Restriction to the autographic text is a common-sense move made at some
point by all evangelicals, for all want to guard the extraordinary quality of
God’s written Word.
The Importance of the Restriction
We have now rehearsed the
biblical understanding of the relation of the autographa to copies and the
significance of each. We have explained
the sense in which evangelicals restrict inerrancy to the autographa and the
implication this has for current copies, and we have established the
theological rationale for that restriction.
But the question quickly arises as to whether this is not, after all,
just a trivial discussion, since the autographa are beyond our reach. Piepkorn declares, “Since the original
documents are inaccessible and apparently irrecoverable, the ascription of
inerrancy to these documents is in the last analysis practically irrelevant.”[83] Evans rhetorically asks, how does it affect
the value of today’s errant record that the error was not there originally?[84]

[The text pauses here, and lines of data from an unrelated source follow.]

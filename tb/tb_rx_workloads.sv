// tb_rx_workloads -- measures the RX data path at its default size against
// the line rates it is meant for.
//
// Three workloads, each fed as an MII byte stream (128 bytes per cycle) of
// frames spread over 16 DMA channels with large rings, the host always
// ready:
//   A  400 Gb/s, 1518-byte frames back to back (12-byte gap);
//   B  400 Gb/s, 64-byte frames back to back;
//   C  100 Gb/s, 1518-byte frames: each frame followed by three times its
//      own length of idle, the same average rate as one MII word in four.
// After each workload the path drains (the transaction timeout closes the
// last partial writes).  For each one the bench counts frames sent,
// frames the decoder discarded for lack of buffer space, and the payload
// bytes written over PCI Express, which must equal header plus padded frame
// for every frame not discarded.
//
// Expected, from the scheduler's one item per cycle: a 1518-byte frame needs
// about 16 scheduler cycles (13-14 subpackets and header, plus one for each
// subpacket that crosses a 256-byte transaction boundary) but arrives every
// 12.1 MII cycles, so A keeps about three quarters of its frames (check
// 65-90 %); a 64-byte frame needs 2-3 cycles but arrives every 0.7, so B
// keeps roughly a quarter to a third (check 15-50 %); C must lose nothing.
// Ring overflows must not happen.  Watchdog included.
module tb_rx_workloads;
  import rxfw_pkg::*;

  localparam int DATA_W = 1024;
  localparam int WB     = DATA_W / 8;
  localparam int NCH    = 16;
  localparam longint unsigned RBASE = 64'h1_0000_0000;

  logic clk = 1'b0;
  logic rst = 1'b1;
  always #5 clk = ~clk;

  logic [DATA_W-1:0] rxd;
  logic [WB-1:0]     rxc;
  logic        cfg_we;
  logic [9:0]  cfg_addr;
  logic [63:0] cfg_wdata, cfg_rdata;
  logic        tvalid, tready, tsop, tlast;
  logic [DATA_W-1:0] tdata;
  logic [WB-1:0]     tkeep;
  logic [63:0] tuser_addr;
  logic [15:0] tuser_len, tuser_chan;
  logic [31:0] discarded, dropped;

  rx_framework u_dut (
    .clk, .rst, .rxd, .rxc, .cfg_we, .cfg_addr, .cfg_wdata, .cfg_rdata,
    .tvalid, .tready, .tdata, .tkeep, .tsop, .tlast, .tuser_addr, .tuser_len,
    .tuser_chan, .discarded, .dropped
  );

  int checks = 0, failures = 0;
  task automatic check(input bit ok, input string msg);
    checks++;
    if (!ok) begin
      failures++;
      if (failures < 20) $display("FAIL: %s", msg);
    end
  endtask

  // ---------------------------------------------------------------- MII source
  logic [8:0] q [$];            // {ctrl, byte}

  task automatic put_idle(input int n);
    repeat (n) q.push_back({1'b1, MII_IDLE});
  endtask

  task automatic send_frame(input int len, input int ch);
    while (q.size() % 8 != 0) q.push_back({1'b1, MII_IDLE});
    q.push_back({1'b1, MII_START});
    repeat (6) q.push_back({1'b0, MII_PREAMBLE});
    q.push_back({1'b0, MII_SFD});
    for (int i = 0; i < len; i++)
      q.push_back({1'b0, (i == 5) ? 8'(ch) : 8'($urandom)});
    q.push_back({1'b1, MII_TERM});
  endtask

  always @(posedge clk) begin
    for (int i = 0; i < WB; i++) begin
      if (q.size() != 0) {rxc[i], rxd[8*i +: 8]} <= q.pop_front();
      else               {rxc[i], rxd[8*i +: 8]} <= {1'b1, MII_IDLE};
    end
  end

  // ---------------------------------------------------------------- host
  longint unsigned bytes_out;
  always_ff @(posedge clk) begin
    if (rst) tready <= 1'b0;
    else     tready <= 1'b1;
    if (rst) bytes_out <= 0;
    else if (tvalid && tready && tsop) bytes_out <= bytes_out + longint'(tuser_len);
  end

  task automatic cfg_write(input int ch, input int r, input logic [63:0] v);
    @(negedge clk);
    cfg_we    = 1'b1;
    cfg_addr  = 10'(ch * 4 + r);
    cfg_wdata = v;
    @(negedge clk);
    cfg_we    = 1'b0;
  endtask

  task automatic wait_drained();
    int quiet;
    quiet = 0;
    while (q.size() != 0) @(posedge clk);
    while (quiet < 3000) begin
      @(posedge clk);
      if (tvalid) quiet = 0;
      else        quiet++;
    end
  endtask

  // runs one workload; returns the fraction of frames kept, in percent
  task automatic run(input string name, input int nfr, input int len, input int idle,
                     output int kept_pct);
    longint unsigned b0;
    int d0, c0, kept, c1, fb;
    fb = 8 + ((len + 7) / 8) * 8;   // header + padded frame
    b0 = bytes_out;
    d0 = int'(discarded);
    c0 = cyc;
    for (int n = 0; n < nfr; n++) begin
      send_frame(len, int'($urandom % NCH));
      put_idle(idle);
      while (q.size() > 4 * WB) @(posedge clk);
    end
    while (q.size() != 0) @(posedge clk);
    c1 = cyc;
    wait_drained();
    kept = nfr - (int'(discarded) - d0);
    kept_pct = kept * 100 / nfr;
    check(bytes_out - b0 == longint'(kept) * longint'(fb),
          $sformatf("%s: %0d bytes written, expected %0d", name, bytes_out - b0, kept * fb));
    $display("%s: %0d frames in %0d cycles, kept %0d (%0d%%)", name, nfr, c1 - c0, kept, kept_pct);
  endtask

  int cyc = 0;
  always @(posedge clk) begin
    cyc++;
    if (cyc == 300000) begin
      failures++;
      $display("FAIL: watchdog");
      $display("TB_RESULT checks=%0d failures=%0d", checks, failures);
      $finish;
    end
  end

  initial begin
    int pa, pb, pc;
    cfg_we = 1'b0; cfg_addr = '0; cfg_wdata = '0;
    repeat (5) @(posedge clk);
    rst = 1'b0;
    for (int ch = 0; ch < NCH; ch++) begin
      cfg_write(ch, 0, RBASE + (64'(ch) << 20));
      cfg_write(ch, 1, {57'd0, 1'b1, 6'd20});
    end
    repeat (100) @(posedge clk);
    run("A 400G 1518 B", 300, 1518, 12, pa);
    check(pa >= 65 && pa <= 90, "A: share of frames kept outside 65-90 %");
    run("B 400G 64 B", 3000, 64, 12, pb);
    check(pb >= 15 && pb <= 50, "B: share of frames kept outside 15-50 %");
    run("C 100G 1518 B", 100, 1518, 3 * (1518 + 20), pc);
    check(pc == 100, "C: frames lost at 100 Gb/s");
    check(dropped == 0, "ring overflow");
    $display("TB_RESULT checks=%0d failures=%0d", checks, failures);
    $finish;
  end
endmodule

The direct response to this
perspective is that restricting inerrancy to the autographa enables us to consistently confess the
truthfulness of God – and that is quite important indeed! Inability to do so would be quite theologically
damaging. Only with an inerrant
autograph can we avoid attributing error to the God of truth. An error in the original would be
attributable to God Himself, because He, in the pages of Scripture, takes
responsibility for the very words of the biblical authors. Errors in copies, however, are the sole
responsibility of the scribes involved, in which case God’s veracity is not
impugned.
Some years
ago a “liberal” theologian . . . remarked that it was a matter of small
consequence whether a pair of trousers were originally perfect if they were now
rent. To which the valiant and witty
David James Burell replied that it might be a matter of small consequence to
the wearer of the trousers, but the tailor who made them would prefer to have
it understood that they did not leave his shop that way. And then he added that, if the Most High
must train among knights of the shears He might at least be regarded as the
best of the guild, and One who drops no stitches and sends out no imperfect
work.[85]
If the Scriptures, like the works
of Homer and others, came to us merely by God’s general providence in history,
then errors in the original might make little difference to us, but inspiration
is another thing altogether. “Amazing
indeed is the cavalier manner in which modern theologians relegate this
doctrine of an inerrant original Scripture to the limbo of the unimportant,”[86]
exclaimed Young, for the veracity of God[87]
and the perfection of the Godhead[88]
are involved in that doctrinal outlook.
He, of
course, tells us that His Word is pure.
If there are mistakes in that Word, however, we know better; it is not
pure . . .. He declares that His law is
the truth. His law contains the truth,
let us grant Him that, but we know that it contains error. If the autographa of Scripture are marred by
flecks of mistake, God simply has not told us the truth concerning His
Word. To assume that he could breathe
forth a Word that contained mistakes is to say, in effect, that God Himself can
make mistakes.[89]
And the
minute that we say that, we have in principle lost our ultimate foundation of
theological knowledge. Our personal
assurance of salvation, as objectively grounded in the Scriptures, is swept
away – for God’s well-meant promises of such might still be in error.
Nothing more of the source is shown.